Background In the Loess Plateau region, constrained by limited soil and water resources, the potential for vegetation restoration has reached its ecological carrying capacity limit. The vegetation patterns within small watersheds have not yet effectively revealed the coupling relationship between vegetation spatial arrangement and erosion-induced sediment yield.

Methods The Lü'ergou watershed was selected to collect underlying surface condition data. Six typical vegetation patterns were established based on altitude and slope gradients. The sediment reduction effects of these patterns were simulated using the SWAT model and an improved connectivity index (IC_ZQ).

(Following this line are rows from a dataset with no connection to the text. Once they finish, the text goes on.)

// pixel_filter: filters one 32-bit bitmap pixel, channel by channel.
//
// The pixel word is split into its red, green and blue bytes and each byte
// goes through its own copy of the selected filter, so the three colours are
// filtered independently and in step. MODE chooses, per build, the Gaussian
// blur (gblur), the emboss (emboss) or no filter at all, which shows the
// original image. The pad byte of the output is zero.
//
// Timing: all filters step on `en` (the FIFO write enable) and their outputs
// are combinational from `din`, so `dout` belongs to the pixel on `din` in
// the same clock. Reset is synchronous, active high.
//
// Three filter copies per pixel and one build per filter follow the design
// description; carrying the choice as a parameter is this design's own.
module pixel_filter
  import photoshop_pkg::*;
#(
  parameter filter_mode_e MODE = FILT_BLUR
) (
  input  logic       clk,
  input  logic       rst,
  input  logic       en,
  input  bmp_pixel_t din,
  output bmp_pixel_t dout
);

  logic [7:0] ch_in  [3];
  logic [7:0] ch_out [3];

  assign ch_in[0] = din.r;
  assign ch_in[1] = din.g;
  assign ch_in[2] = din.b;

  for (genvar c = 0; c < 3; c++) begin : g_ch
    if (MODE == FILT_BLUR) begin : g_blur
      gblur u_blur (.clk, .rst, .en, .din(ch_in[c]), .dout(ch_out[c]));
    end else if (MODE == FILT_EMBOSS) begin : g_emboss
      emboss u_emboss (.clk, .rst, .en, .din(ch_in[c]), .dout(ch_out[c]));
    end else begin : g_none
      assign ch_out[c] = ch_in[c];
    end
  end

  assign dout = '{pad: 8'h00, r: ch_out[0], g: ch_out[1], b: ch_out[2]};

endmodule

Results 1) The SWAT model demonstrated good performance for runoff simulation (R² > 0.93, NS > 0.89) and acceptable performance for sediment simulation (R² > 0.68, NS > 0.64). 2) The vegetation pattern implemented in high elevation areas (HA) achieved the maximum sediment reduction rate of 41%. 3) At the inter-annual scale, a significant negative exponential relationship (P < 0.01) was observed between sediment yield and the mean IC_ZQ value across all typical vegetation patterns. 4) At the sub-watershed scale, a highly significant relationship (P < 0.001) existed between changes in IC_ZQ and changes in sediment yield modulus for all typical patterns.

Conclusions The SWAT model is suitable for simulating sediment transport under different vegetation patterns. The HA pattern (vegetation in higher altitudes) demonstrates optimal effectiveness in reducing erosion and blocking sediment transport. Optimizing the spatial configuration of vegetation can regulate sediment connectivity (IC_ZQ), thereby enhancing soil and water conservation benefits.